- _Available data_:
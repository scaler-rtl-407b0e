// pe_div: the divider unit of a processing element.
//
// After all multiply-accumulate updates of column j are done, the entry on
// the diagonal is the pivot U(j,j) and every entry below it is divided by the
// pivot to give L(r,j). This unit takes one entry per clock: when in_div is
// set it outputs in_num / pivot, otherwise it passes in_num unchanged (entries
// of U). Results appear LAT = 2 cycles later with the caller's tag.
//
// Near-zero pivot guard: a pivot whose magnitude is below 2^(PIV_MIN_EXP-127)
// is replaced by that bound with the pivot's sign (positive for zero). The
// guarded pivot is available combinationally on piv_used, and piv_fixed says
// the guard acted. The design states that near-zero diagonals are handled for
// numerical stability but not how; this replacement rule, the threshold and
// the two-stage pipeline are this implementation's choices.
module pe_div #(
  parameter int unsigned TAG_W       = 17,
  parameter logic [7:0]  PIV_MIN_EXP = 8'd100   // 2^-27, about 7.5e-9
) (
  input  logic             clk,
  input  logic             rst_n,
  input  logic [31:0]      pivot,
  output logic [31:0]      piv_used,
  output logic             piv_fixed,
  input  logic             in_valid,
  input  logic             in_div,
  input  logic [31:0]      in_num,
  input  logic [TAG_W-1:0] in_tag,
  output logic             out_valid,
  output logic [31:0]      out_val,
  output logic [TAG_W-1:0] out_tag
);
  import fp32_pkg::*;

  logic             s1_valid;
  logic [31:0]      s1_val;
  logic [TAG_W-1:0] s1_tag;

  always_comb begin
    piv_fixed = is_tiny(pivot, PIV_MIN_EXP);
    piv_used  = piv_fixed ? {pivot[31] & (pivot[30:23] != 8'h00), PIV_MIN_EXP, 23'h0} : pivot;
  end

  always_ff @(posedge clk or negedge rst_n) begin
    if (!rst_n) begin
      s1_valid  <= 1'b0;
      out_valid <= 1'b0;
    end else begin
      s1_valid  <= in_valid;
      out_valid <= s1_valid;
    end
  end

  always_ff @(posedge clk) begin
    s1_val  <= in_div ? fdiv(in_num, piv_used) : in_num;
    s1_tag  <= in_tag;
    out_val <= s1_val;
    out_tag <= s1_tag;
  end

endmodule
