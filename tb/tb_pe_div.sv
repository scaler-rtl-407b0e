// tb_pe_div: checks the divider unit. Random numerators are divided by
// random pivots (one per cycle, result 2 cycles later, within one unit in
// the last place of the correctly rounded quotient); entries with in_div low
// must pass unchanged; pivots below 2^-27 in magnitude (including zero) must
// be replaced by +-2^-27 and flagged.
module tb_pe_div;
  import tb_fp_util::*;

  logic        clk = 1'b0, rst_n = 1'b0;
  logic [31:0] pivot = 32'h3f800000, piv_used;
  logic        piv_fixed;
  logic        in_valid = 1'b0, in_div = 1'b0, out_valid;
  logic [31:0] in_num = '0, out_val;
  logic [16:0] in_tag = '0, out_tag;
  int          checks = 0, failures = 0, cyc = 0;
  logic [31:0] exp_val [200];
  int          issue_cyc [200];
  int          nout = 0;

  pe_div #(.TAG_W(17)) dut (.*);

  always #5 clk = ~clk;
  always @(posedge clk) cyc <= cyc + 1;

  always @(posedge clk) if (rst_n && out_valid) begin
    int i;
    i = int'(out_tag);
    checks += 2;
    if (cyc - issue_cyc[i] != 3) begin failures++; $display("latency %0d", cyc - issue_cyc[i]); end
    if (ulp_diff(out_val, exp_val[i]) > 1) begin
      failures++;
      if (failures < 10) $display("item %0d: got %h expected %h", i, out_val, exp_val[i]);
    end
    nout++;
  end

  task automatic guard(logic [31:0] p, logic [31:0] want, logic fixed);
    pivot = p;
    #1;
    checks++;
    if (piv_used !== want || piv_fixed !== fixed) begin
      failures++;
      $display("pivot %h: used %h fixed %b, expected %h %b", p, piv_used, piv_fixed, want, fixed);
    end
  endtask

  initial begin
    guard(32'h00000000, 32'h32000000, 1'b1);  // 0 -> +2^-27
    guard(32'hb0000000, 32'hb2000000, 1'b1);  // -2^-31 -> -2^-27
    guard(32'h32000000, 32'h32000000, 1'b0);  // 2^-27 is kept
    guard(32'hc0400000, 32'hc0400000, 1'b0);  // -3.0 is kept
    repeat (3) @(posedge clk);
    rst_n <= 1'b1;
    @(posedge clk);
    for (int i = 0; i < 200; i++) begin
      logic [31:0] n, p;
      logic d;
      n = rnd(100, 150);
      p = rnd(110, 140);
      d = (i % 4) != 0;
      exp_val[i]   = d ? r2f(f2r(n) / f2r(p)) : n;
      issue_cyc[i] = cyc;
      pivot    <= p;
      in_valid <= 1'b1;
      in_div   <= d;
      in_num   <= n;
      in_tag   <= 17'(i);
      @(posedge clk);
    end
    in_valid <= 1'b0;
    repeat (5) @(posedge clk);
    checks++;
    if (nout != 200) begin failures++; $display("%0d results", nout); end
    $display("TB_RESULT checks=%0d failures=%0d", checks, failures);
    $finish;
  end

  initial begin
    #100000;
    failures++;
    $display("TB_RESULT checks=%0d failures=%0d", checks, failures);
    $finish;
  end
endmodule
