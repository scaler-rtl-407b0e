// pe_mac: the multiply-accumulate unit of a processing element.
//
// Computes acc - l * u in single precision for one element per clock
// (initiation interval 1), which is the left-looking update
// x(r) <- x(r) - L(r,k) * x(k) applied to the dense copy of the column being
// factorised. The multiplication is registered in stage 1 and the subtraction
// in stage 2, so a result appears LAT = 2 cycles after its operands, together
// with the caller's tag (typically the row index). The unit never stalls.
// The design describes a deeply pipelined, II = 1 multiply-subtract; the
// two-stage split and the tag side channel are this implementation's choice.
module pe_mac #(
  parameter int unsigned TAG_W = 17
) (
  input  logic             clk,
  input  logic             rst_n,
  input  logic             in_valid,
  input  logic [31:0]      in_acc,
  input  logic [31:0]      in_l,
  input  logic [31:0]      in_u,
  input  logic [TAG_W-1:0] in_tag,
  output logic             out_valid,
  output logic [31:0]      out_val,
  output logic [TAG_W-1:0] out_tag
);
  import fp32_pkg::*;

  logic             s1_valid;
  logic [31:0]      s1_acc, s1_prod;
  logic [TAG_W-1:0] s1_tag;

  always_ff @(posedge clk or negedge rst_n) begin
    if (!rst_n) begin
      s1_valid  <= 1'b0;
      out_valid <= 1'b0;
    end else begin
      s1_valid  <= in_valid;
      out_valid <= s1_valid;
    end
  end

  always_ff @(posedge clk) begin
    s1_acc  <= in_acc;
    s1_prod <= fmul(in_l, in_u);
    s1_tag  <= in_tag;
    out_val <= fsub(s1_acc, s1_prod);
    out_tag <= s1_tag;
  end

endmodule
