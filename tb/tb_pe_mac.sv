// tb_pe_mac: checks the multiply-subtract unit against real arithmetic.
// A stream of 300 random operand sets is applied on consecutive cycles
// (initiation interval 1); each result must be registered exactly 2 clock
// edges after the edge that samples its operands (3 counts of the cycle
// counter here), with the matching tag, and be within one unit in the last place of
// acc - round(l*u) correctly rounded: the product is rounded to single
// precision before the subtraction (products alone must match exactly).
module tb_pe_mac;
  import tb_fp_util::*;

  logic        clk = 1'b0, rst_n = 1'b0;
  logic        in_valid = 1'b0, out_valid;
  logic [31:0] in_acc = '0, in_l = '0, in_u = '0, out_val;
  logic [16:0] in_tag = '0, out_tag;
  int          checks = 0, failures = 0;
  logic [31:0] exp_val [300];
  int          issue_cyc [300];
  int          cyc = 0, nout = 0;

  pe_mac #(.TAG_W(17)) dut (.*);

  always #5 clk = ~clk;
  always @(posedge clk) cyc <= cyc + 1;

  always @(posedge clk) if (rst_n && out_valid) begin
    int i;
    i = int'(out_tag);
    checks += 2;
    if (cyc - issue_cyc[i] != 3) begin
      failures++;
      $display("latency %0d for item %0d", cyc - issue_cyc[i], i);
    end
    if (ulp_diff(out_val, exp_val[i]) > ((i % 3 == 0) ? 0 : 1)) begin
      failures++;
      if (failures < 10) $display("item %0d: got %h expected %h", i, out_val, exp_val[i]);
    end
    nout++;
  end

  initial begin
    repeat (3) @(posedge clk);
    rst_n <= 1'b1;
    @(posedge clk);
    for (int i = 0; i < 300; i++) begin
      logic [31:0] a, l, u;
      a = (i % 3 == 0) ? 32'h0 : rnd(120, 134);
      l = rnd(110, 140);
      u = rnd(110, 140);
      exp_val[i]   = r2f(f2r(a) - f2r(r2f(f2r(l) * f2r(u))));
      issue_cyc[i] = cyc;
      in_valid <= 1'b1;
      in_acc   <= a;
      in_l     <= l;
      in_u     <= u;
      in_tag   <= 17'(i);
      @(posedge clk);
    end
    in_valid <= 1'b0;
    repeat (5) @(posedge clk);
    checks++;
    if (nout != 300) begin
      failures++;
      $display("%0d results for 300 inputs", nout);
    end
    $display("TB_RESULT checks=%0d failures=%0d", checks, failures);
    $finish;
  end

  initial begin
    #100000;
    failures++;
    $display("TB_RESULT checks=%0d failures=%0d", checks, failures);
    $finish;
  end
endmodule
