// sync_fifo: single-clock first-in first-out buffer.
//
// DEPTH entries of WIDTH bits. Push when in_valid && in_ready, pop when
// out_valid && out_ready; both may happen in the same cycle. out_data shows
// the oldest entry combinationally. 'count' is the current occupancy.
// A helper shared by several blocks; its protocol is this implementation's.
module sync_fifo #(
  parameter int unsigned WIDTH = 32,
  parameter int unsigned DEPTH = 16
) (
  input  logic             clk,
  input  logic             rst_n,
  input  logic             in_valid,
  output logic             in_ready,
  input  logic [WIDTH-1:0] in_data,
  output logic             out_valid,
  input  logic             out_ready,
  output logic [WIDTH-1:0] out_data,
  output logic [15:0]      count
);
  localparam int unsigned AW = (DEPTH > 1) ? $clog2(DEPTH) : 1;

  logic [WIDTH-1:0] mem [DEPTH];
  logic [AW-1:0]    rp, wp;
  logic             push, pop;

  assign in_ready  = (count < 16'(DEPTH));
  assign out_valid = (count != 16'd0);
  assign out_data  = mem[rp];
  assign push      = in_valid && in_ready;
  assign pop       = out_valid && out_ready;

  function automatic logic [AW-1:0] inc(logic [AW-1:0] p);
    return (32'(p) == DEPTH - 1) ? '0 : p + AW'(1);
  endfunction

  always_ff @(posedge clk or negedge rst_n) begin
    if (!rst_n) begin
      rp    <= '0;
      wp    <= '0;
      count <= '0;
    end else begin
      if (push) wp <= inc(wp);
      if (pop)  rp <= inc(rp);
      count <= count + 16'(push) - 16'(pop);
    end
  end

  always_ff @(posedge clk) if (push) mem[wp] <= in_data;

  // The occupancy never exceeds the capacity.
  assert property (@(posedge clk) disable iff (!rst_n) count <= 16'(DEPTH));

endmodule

...

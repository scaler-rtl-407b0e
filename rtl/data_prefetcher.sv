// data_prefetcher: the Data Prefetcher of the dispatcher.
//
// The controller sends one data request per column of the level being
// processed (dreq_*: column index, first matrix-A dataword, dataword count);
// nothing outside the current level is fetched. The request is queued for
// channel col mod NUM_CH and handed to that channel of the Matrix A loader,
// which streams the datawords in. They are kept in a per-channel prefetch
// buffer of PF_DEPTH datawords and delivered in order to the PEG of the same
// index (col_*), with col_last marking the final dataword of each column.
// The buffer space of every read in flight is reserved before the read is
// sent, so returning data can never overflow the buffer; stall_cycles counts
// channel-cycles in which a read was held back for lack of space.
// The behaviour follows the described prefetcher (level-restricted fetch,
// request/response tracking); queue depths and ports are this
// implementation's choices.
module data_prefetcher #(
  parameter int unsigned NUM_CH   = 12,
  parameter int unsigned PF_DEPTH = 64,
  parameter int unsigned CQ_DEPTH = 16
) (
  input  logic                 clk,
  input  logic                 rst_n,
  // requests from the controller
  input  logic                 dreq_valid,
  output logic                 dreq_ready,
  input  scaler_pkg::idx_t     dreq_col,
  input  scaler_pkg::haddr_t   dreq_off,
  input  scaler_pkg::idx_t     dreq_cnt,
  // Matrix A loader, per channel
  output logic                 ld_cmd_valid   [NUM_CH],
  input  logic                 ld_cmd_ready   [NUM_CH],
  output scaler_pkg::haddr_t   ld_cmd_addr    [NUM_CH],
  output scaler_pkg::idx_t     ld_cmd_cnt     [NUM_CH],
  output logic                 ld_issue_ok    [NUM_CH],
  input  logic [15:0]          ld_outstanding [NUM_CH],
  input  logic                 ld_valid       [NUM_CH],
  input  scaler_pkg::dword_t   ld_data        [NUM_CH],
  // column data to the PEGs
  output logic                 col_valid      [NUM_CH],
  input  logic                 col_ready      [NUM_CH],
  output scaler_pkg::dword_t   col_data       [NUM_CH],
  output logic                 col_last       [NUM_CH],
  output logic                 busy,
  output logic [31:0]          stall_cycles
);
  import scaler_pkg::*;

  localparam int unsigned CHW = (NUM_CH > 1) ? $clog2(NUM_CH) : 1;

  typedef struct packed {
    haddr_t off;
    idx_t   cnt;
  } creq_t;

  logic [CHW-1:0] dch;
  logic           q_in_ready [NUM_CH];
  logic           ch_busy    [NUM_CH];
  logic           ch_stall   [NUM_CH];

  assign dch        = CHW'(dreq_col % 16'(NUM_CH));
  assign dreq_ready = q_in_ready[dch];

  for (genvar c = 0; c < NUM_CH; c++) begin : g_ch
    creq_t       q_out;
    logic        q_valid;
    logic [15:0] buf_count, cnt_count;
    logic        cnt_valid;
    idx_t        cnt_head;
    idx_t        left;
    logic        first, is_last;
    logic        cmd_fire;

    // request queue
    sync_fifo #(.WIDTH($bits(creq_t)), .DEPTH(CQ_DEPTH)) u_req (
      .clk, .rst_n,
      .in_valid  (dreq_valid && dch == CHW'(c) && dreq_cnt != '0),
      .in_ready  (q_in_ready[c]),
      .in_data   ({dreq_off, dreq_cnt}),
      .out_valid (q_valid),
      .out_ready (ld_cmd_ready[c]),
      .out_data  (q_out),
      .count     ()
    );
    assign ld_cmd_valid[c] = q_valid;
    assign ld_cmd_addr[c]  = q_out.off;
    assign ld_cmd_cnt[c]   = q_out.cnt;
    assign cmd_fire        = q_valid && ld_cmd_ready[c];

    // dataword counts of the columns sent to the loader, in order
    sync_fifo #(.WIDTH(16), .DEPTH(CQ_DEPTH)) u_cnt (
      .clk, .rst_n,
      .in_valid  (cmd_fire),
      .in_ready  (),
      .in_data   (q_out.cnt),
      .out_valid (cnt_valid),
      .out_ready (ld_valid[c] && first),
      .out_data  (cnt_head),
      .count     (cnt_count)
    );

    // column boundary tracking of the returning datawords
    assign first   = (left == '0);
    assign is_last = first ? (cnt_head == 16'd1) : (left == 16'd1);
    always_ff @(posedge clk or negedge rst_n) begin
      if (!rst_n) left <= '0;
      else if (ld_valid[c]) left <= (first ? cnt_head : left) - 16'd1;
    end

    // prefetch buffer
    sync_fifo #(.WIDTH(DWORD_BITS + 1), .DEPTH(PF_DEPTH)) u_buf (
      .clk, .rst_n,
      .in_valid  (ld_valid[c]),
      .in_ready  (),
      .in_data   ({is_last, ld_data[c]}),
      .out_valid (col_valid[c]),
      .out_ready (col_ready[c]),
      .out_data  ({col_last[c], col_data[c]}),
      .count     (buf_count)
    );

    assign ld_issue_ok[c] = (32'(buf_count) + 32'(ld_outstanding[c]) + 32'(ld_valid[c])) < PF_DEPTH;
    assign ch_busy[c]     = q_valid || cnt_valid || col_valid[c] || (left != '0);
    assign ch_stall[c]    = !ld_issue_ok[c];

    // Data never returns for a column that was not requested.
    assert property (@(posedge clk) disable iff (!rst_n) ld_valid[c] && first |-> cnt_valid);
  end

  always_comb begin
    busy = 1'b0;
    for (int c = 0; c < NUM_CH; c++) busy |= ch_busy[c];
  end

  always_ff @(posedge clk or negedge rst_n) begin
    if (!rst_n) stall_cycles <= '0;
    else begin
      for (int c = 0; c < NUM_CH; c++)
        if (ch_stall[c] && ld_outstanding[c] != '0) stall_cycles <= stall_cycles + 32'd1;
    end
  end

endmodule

- _Exercise requirements_:
Every line that contains the string "datawords" should be returned from the data.

- _Answer to this exercise_:
// which streams the datawords in. They are kept in a per-channel prefetch
// buffer of PF_DEPTH datawords and delivered in order to the PEG of the same
    // column boundary tracking of the returning datawords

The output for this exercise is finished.